◆ WHAT YOU HAVE TO DO ◆
Within the records below, reproduce without change the lines from the line that has "filename tb/fog_plant_model.sv" through the line that has "the 12-bit A/D", and only those.

(Stored data)
__________

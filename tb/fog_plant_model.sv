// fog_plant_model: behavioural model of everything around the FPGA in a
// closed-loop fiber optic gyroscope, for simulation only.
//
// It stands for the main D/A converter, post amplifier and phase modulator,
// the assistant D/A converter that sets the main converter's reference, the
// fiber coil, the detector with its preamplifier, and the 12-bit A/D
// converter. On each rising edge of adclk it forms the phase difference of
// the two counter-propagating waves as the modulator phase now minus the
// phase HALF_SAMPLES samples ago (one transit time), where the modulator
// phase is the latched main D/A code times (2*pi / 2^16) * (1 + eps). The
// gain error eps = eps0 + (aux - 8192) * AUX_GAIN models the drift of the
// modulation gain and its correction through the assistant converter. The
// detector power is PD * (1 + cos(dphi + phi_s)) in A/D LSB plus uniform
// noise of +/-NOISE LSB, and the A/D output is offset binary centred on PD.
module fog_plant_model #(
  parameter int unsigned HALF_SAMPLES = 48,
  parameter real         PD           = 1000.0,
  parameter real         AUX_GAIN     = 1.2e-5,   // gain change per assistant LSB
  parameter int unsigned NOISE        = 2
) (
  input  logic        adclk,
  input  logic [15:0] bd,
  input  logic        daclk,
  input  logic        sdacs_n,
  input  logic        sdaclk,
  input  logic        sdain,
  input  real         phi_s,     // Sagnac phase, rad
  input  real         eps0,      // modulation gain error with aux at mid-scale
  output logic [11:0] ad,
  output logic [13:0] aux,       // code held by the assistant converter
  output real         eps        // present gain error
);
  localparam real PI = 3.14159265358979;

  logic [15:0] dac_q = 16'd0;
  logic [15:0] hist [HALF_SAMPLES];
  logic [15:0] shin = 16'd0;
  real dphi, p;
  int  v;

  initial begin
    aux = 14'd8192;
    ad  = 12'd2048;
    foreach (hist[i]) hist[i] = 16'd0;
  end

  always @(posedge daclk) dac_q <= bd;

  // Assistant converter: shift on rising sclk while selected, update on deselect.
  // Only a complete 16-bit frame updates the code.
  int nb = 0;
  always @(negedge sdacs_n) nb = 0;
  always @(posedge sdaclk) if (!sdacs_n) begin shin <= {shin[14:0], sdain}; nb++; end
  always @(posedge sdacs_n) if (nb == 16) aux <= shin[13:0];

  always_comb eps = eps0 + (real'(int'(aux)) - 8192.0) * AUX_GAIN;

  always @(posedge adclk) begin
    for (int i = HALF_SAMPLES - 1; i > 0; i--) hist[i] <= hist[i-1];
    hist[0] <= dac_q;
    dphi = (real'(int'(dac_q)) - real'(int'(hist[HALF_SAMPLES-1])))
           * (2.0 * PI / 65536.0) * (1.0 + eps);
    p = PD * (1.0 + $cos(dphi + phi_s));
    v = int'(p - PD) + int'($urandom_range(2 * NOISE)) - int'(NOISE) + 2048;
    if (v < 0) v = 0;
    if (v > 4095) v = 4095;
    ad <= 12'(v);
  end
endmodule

__________

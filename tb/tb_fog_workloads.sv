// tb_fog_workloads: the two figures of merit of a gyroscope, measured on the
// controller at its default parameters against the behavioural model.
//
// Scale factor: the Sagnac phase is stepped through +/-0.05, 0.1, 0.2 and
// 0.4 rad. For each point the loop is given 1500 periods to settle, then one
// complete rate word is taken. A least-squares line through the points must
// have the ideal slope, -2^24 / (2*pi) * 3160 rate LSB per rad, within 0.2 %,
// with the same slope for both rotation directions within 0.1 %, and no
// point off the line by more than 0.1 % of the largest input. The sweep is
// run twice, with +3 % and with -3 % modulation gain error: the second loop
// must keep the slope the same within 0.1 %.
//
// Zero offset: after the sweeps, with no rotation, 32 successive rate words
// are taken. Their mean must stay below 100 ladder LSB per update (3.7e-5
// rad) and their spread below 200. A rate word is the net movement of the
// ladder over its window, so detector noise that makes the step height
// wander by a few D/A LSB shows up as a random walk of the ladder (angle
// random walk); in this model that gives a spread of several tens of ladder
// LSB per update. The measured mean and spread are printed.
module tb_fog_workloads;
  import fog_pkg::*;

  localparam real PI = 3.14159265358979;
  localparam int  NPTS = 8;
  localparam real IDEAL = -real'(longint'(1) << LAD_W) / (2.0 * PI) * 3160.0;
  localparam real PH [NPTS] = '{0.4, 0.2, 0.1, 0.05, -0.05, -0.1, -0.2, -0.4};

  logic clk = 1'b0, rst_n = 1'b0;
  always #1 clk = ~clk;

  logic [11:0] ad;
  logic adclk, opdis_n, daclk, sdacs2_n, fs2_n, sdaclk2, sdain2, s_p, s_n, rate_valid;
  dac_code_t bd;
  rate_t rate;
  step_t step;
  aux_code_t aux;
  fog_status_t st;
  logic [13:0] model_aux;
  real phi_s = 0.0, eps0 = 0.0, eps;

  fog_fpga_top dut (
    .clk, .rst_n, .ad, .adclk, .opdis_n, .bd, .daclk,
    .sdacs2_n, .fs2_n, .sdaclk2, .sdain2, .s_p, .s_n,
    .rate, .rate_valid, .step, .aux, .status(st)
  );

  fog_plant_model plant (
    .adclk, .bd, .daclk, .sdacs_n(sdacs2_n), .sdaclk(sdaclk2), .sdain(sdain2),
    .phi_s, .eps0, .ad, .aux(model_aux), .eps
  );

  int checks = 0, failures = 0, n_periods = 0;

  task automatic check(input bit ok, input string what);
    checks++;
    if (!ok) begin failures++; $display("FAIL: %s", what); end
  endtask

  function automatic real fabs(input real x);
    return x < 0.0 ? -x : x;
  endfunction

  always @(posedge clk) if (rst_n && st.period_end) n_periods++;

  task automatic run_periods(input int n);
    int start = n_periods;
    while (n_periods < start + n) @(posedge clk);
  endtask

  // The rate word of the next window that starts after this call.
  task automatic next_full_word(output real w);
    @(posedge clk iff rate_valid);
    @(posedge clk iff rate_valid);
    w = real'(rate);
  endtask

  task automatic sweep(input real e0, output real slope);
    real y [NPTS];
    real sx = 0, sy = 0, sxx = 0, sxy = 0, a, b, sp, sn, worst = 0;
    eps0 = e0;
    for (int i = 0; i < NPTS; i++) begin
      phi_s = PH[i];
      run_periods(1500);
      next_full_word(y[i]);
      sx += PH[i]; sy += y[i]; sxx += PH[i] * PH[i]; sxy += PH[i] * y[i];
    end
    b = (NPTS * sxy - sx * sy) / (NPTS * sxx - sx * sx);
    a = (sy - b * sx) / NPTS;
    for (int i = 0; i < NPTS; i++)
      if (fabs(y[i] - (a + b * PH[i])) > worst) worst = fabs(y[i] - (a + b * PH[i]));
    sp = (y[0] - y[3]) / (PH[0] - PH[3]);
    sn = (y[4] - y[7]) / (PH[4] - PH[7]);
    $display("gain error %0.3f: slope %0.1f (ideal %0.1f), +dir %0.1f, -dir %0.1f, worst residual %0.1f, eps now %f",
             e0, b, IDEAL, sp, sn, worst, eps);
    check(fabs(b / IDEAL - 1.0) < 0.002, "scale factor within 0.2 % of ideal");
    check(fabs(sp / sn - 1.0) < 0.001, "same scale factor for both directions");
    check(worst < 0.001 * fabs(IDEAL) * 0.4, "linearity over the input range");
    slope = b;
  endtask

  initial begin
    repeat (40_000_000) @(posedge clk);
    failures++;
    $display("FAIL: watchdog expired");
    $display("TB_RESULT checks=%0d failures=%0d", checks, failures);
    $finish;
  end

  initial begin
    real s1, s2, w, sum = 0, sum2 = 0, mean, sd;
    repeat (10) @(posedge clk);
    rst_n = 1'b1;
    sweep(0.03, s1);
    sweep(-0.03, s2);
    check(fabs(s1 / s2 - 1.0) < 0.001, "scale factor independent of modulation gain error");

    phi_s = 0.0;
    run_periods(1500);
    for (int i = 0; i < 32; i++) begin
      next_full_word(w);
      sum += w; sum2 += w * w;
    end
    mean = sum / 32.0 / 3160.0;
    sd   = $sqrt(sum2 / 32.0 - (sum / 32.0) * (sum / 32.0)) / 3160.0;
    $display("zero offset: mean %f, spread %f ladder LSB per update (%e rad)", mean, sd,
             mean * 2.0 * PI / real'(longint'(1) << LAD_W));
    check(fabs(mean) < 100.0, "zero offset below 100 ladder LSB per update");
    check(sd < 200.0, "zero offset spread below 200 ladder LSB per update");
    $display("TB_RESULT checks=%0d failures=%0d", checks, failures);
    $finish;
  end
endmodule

__________

◆ YOUR RESPONSE ◆
filename tb/fog_plant_model.sv
// fog_plant_model: behavioural model of everything around the FPGA in a
// closed-loop fiber optic gyroscope, for simulation only.
//
// It stands for the main D/A converter, post amplifier and phase modulator,
// the assistant D/A converter that sets the main converter's reference, the
// fiber coil, the detector with its preamplifier, and the 12-bit A/D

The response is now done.